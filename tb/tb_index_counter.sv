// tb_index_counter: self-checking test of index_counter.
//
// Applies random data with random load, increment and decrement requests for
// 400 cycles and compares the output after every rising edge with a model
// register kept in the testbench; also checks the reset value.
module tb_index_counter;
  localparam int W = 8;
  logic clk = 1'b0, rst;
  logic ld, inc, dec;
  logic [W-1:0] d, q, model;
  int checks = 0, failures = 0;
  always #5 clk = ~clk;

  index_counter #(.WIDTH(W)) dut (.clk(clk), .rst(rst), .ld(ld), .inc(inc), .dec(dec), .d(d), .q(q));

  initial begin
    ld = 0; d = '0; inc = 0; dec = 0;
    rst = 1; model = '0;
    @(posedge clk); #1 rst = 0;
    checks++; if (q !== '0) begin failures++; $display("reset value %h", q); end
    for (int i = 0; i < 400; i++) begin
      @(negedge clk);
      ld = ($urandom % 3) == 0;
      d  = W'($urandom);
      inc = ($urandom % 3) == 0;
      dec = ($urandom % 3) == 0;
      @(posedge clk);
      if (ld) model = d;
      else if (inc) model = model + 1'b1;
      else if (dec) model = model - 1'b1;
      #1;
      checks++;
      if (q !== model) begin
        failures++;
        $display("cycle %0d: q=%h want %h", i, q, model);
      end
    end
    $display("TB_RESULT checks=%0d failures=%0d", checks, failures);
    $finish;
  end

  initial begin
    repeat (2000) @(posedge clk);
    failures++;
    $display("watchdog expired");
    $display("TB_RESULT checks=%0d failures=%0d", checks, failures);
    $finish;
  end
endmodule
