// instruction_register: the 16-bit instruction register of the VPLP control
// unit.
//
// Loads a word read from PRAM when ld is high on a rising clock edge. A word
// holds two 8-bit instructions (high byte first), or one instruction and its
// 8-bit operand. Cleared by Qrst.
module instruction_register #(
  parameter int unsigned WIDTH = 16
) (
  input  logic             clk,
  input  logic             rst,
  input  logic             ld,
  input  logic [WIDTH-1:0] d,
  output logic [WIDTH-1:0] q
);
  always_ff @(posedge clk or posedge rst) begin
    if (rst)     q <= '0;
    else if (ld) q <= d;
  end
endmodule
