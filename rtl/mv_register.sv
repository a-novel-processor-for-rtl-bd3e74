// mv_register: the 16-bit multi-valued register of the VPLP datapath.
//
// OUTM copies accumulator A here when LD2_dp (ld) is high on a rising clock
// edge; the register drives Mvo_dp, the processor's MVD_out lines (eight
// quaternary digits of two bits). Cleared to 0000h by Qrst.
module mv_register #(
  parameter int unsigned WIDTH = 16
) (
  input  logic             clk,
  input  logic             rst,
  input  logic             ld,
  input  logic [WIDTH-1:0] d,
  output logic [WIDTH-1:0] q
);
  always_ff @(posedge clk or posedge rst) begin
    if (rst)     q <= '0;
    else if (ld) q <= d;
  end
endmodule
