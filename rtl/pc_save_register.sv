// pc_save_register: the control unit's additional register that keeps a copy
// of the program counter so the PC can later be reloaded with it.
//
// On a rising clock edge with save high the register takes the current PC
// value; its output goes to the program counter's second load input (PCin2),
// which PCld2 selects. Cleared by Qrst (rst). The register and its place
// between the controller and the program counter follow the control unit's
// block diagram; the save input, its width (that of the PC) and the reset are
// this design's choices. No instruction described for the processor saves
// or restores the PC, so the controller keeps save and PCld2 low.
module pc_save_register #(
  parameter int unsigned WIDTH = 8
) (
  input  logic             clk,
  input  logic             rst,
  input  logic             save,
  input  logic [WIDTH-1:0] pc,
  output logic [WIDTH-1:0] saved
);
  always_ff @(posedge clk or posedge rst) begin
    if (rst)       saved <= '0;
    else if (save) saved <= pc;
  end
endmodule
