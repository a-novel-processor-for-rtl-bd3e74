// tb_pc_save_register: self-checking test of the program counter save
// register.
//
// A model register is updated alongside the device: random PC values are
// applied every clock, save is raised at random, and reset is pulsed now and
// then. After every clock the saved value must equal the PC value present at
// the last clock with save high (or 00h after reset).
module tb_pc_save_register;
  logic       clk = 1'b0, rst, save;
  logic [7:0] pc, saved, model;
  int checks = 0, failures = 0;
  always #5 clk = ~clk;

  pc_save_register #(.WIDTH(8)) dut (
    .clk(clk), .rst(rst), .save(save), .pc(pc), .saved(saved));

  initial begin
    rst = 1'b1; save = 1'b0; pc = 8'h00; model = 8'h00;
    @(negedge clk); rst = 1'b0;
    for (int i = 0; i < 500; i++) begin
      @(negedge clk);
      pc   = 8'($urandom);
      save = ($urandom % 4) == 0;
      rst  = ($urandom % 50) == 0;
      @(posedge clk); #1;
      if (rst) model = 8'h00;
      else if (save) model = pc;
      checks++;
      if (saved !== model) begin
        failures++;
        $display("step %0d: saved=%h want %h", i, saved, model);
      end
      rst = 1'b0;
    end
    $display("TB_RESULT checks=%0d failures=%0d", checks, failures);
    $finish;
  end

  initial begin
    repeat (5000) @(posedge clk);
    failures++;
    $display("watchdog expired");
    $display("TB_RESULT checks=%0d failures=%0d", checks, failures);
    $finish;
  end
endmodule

--

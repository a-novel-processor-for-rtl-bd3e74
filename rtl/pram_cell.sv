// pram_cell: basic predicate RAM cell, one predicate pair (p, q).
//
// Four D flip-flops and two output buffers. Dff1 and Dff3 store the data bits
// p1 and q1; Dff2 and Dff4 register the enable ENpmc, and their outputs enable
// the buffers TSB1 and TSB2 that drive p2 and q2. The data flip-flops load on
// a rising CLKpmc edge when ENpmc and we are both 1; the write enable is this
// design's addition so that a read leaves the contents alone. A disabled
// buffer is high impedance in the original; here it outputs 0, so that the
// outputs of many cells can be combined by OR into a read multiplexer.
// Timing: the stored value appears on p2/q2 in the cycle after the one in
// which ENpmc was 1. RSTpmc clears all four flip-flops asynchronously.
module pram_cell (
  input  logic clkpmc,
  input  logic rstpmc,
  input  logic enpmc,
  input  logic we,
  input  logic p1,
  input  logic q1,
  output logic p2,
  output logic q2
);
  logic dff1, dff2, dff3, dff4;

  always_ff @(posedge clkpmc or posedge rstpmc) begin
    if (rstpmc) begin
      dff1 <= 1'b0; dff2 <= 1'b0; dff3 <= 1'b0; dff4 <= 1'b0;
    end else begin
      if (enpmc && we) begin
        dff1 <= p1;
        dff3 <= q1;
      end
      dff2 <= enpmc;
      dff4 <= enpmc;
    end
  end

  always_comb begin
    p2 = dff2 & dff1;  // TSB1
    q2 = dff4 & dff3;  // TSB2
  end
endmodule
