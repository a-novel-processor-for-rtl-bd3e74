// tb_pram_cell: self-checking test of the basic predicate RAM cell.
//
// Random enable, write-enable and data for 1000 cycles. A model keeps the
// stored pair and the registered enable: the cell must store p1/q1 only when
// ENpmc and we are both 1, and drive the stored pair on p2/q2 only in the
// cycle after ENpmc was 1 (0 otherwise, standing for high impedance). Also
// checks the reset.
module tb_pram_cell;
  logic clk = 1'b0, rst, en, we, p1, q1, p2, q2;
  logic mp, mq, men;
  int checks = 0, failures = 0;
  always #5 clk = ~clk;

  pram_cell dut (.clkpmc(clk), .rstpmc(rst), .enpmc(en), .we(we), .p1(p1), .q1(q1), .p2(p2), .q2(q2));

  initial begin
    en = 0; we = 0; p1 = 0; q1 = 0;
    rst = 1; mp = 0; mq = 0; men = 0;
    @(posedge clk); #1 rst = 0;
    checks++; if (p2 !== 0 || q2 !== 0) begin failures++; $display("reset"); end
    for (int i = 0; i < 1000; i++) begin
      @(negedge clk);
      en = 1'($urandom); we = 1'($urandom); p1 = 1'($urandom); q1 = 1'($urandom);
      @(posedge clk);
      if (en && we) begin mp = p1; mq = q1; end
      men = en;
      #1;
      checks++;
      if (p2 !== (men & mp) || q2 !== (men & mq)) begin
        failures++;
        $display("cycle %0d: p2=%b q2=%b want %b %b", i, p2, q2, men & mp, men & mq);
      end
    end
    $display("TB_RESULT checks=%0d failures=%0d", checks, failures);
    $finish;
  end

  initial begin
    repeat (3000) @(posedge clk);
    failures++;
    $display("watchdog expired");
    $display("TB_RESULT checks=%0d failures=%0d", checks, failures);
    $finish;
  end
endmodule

* Goal of the exercise:
Using the material above, return each line in which the word "outputs" occurs.

* Completed task:
// p1 and q1; Dff2 and Dff4 register the enable ENpmc, and their outputs enable
// buffer is high impedance in the original; here it outputs 0, so that the
// outputs of many cells can be combined by OR into a read multiplexer.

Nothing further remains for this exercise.